--- Problem statement ---
Only those lines in the data below from the line containing "decoded area never" through the line containing "localparam int unsigned", both included, should be restated word for word.

--- Material shown ---
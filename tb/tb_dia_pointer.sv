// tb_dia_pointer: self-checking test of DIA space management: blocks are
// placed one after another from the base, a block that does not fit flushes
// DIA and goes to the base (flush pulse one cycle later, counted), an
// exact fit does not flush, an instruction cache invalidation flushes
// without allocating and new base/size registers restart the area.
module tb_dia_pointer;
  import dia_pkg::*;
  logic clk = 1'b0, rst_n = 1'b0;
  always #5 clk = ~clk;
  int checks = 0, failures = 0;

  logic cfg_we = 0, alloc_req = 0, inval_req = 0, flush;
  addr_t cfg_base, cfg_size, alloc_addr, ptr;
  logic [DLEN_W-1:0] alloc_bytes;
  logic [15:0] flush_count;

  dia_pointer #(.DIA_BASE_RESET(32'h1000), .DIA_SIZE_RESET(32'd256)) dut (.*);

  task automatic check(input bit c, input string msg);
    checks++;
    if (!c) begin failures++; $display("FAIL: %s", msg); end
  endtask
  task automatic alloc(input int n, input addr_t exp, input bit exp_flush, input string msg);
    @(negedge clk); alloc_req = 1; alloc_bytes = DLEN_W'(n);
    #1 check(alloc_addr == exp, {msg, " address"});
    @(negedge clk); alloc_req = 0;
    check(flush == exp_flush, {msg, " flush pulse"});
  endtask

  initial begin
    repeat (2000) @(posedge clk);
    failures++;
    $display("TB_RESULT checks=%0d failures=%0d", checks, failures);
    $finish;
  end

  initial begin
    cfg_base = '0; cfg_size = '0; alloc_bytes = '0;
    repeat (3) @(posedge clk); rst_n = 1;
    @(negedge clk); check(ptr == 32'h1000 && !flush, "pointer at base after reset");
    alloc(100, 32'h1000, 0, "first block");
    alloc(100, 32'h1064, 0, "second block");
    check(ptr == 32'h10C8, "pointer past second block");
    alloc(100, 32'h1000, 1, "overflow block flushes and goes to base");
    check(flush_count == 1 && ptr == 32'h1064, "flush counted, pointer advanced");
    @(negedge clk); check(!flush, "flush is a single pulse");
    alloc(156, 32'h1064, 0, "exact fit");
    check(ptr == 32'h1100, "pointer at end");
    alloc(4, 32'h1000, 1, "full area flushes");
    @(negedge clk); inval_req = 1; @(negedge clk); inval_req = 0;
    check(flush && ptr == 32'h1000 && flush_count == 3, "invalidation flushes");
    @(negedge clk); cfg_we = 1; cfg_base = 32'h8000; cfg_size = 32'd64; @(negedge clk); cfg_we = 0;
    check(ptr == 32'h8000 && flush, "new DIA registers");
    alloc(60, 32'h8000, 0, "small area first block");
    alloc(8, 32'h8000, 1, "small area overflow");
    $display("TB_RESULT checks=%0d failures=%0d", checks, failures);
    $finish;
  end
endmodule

--

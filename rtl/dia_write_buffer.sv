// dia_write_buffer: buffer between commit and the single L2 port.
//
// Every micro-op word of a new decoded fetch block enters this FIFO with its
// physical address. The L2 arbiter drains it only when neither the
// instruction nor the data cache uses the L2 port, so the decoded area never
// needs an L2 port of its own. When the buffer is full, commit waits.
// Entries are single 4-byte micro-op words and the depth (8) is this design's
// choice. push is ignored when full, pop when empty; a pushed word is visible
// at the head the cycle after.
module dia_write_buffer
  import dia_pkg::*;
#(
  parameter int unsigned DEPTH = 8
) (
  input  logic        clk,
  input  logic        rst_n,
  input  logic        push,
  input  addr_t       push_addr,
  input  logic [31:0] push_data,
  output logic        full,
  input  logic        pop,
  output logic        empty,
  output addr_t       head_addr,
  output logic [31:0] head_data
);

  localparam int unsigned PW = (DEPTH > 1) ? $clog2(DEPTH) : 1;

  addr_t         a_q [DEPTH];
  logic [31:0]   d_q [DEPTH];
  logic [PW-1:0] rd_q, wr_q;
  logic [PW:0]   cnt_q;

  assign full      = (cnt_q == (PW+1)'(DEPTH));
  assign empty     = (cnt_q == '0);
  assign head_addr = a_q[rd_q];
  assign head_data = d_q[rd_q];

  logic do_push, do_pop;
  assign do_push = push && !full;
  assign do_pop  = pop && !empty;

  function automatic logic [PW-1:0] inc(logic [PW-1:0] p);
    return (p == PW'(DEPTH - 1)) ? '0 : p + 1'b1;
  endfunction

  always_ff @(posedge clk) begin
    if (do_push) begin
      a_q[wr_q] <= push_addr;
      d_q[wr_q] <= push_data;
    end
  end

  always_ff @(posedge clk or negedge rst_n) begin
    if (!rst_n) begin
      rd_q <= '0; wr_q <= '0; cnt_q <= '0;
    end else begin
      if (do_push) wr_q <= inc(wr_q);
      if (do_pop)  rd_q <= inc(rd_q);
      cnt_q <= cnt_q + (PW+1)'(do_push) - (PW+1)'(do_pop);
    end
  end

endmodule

* * *

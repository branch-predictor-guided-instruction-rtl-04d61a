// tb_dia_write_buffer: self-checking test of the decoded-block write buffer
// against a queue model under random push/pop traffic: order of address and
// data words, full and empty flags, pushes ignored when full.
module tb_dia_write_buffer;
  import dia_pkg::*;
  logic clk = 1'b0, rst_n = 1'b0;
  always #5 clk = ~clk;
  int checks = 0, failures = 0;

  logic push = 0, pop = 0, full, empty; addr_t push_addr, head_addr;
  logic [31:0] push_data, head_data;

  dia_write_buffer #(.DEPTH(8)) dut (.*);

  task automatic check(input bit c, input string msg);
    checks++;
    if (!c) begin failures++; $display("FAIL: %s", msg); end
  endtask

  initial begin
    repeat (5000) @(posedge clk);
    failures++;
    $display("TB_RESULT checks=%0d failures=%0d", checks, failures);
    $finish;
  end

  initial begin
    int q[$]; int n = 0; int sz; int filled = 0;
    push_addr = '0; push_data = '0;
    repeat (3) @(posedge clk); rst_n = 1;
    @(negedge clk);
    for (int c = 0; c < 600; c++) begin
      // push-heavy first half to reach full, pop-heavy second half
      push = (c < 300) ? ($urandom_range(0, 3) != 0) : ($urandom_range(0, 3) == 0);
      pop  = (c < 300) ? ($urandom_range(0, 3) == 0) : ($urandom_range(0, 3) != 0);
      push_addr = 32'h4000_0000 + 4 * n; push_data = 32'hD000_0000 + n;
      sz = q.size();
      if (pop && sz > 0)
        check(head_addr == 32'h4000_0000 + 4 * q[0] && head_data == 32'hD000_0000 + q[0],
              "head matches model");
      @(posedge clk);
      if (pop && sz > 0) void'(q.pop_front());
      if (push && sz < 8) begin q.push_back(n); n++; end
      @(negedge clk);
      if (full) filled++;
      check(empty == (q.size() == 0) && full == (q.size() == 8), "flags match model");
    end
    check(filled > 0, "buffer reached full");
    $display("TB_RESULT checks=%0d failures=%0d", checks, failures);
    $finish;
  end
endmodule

--- Solution ---
// instruction nor the data cache uses the L2 port, so the decoded area never
// needs an L2 port of its own. When the buffer is full, commit waits.
// Entries are single 4-byte micro-op words and the depth (8) is this design's
// choice. push is ignored when full, pop when empty; a pushed word is visible
// at the head the cycle after.
module dia_write_buffer
  import dia_pkg::*;
#(
  parameter int unsigned DEPTH = 8
) (
  input  logic        clk,
  input  logic        rst_n,
  input  logic        push,
  input  addr_t       push_addr,
  input  logic [31:0] push_data,
  output logic        full,
  input  logic        pop,
  output logic        empty,
  output addr_t       head_addr,
  output logic [31:0] head_data
);

  localparam int unsigned PW = (DEPTH > 1) ? $clog2(DEPTH) : 1;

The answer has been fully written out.